» **What to produce**
Which lines run from the line with "and gives -u0." through the line with "taken since reset" in the entries below? Print them exactly, both ends included, and nothing more.

» **The input**
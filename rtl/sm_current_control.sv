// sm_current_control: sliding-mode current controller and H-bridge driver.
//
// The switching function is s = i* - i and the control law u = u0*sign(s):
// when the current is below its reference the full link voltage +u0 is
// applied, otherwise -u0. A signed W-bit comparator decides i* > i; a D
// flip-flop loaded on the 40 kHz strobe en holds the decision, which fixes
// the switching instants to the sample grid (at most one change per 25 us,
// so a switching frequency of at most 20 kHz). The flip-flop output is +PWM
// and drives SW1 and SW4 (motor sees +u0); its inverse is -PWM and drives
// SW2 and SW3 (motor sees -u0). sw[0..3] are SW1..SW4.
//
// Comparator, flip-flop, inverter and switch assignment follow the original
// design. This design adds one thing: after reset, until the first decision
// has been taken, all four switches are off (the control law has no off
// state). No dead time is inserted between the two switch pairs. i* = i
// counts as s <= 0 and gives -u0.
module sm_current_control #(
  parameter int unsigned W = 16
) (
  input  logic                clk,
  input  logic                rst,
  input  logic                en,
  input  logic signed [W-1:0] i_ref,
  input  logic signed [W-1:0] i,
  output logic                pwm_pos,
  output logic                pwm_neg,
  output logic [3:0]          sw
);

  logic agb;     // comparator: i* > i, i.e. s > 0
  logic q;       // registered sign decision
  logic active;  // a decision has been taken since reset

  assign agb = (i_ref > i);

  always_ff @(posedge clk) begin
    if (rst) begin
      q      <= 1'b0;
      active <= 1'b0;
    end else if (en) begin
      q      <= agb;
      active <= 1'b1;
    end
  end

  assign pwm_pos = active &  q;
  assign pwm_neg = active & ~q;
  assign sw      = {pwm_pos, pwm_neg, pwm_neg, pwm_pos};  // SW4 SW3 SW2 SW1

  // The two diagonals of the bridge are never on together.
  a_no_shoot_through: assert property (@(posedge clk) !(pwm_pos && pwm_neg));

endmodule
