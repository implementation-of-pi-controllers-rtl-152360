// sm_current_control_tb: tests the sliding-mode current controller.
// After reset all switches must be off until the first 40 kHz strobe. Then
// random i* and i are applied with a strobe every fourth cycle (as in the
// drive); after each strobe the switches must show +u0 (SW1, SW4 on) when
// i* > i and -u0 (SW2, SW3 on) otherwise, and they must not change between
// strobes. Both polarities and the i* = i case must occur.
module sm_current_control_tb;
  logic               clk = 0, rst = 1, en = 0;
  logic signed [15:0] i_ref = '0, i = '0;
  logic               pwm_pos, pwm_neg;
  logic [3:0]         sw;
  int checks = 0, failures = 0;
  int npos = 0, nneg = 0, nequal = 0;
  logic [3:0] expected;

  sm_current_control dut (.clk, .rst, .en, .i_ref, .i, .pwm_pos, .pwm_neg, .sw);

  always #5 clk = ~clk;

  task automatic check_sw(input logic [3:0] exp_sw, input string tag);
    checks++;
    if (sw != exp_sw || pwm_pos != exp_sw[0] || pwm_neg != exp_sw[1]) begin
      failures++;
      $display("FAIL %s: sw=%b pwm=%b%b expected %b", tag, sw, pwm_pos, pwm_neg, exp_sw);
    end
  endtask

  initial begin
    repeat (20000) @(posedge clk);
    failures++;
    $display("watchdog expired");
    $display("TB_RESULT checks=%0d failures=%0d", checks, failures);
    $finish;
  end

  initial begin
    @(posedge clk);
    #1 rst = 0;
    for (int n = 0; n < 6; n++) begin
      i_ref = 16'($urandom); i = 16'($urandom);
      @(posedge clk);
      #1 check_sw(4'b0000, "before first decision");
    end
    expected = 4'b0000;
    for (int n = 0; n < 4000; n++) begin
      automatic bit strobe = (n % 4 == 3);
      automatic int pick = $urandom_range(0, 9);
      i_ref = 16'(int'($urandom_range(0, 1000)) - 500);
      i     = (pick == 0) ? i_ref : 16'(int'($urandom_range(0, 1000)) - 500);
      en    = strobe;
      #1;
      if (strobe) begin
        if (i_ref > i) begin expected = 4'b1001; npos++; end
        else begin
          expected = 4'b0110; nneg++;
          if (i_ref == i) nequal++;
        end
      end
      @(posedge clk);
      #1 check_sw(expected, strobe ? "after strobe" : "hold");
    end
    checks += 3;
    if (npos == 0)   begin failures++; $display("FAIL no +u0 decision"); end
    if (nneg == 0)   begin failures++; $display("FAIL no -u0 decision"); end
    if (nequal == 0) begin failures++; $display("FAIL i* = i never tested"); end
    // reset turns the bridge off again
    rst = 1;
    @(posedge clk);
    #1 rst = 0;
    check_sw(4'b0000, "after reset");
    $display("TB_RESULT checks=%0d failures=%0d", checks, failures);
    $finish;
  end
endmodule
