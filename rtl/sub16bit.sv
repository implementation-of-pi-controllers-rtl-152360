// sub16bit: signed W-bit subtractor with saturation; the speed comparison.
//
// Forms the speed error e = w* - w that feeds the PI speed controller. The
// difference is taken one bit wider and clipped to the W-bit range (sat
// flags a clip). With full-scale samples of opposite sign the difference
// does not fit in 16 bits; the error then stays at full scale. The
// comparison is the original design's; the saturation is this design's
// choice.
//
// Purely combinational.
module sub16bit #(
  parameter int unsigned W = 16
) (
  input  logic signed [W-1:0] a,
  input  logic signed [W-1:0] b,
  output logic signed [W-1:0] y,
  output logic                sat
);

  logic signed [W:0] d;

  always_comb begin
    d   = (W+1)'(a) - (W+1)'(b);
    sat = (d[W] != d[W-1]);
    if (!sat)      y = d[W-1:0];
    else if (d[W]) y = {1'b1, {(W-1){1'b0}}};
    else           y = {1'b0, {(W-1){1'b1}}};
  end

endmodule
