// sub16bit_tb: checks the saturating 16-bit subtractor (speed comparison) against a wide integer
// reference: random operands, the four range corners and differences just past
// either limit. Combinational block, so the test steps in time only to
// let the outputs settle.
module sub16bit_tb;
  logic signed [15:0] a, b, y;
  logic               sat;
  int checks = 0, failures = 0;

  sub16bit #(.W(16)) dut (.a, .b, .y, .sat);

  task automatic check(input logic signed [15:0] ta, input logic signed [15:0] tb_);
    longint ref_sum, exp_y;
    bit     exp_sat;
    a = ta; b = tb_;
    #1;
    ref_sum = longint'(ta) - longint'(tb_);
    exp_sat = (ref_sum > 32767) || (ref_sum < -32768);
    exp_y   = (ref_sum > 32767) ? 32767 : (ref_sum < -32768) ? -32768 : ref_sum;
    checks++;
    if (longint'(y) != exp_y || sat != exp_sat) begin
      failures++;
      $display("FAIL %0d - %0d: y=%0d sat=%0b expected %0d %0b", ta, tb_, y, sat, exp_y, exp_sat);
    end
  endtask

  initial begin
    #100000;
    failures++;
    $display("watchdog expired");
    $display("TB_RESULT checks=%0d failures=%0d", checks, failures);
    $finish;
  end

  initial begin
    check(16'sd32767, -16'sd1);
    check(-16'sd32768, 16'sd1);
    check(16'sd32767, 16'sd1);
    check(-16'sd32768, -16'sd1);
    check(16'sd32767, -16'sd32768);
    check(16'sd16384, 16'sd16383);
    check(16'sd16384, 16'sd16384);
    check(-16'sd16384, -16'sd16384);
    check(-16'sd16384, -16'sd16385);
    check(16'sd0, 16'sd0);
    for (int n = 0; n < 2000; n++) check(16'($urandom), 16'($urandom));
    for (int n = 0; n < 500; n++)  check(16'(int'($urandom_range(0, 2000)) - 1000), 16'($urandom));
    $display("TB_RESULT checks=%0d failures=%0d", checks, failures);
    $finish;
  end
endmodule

» **Answer for the task**
// counts as s <= 0 and gives -u0.
module sm_current_control #(
  parameter int unsigned W = 16
) (
  input  logic                clk,
  input  logic                rst,
  input  logic                en,
  input  logic signed [W-1:0] i_ref,
  input  logic signed [W-1:0] i,
  output logic                pwm_pos,
  output logic                pwm_neg,
  output logic [3:0]          sw
);

  logic agb;     // comparator: i* > i, i.e. s > 0
  logic q;       // registered sign decision
  logic active;  // a decision has been taken since reset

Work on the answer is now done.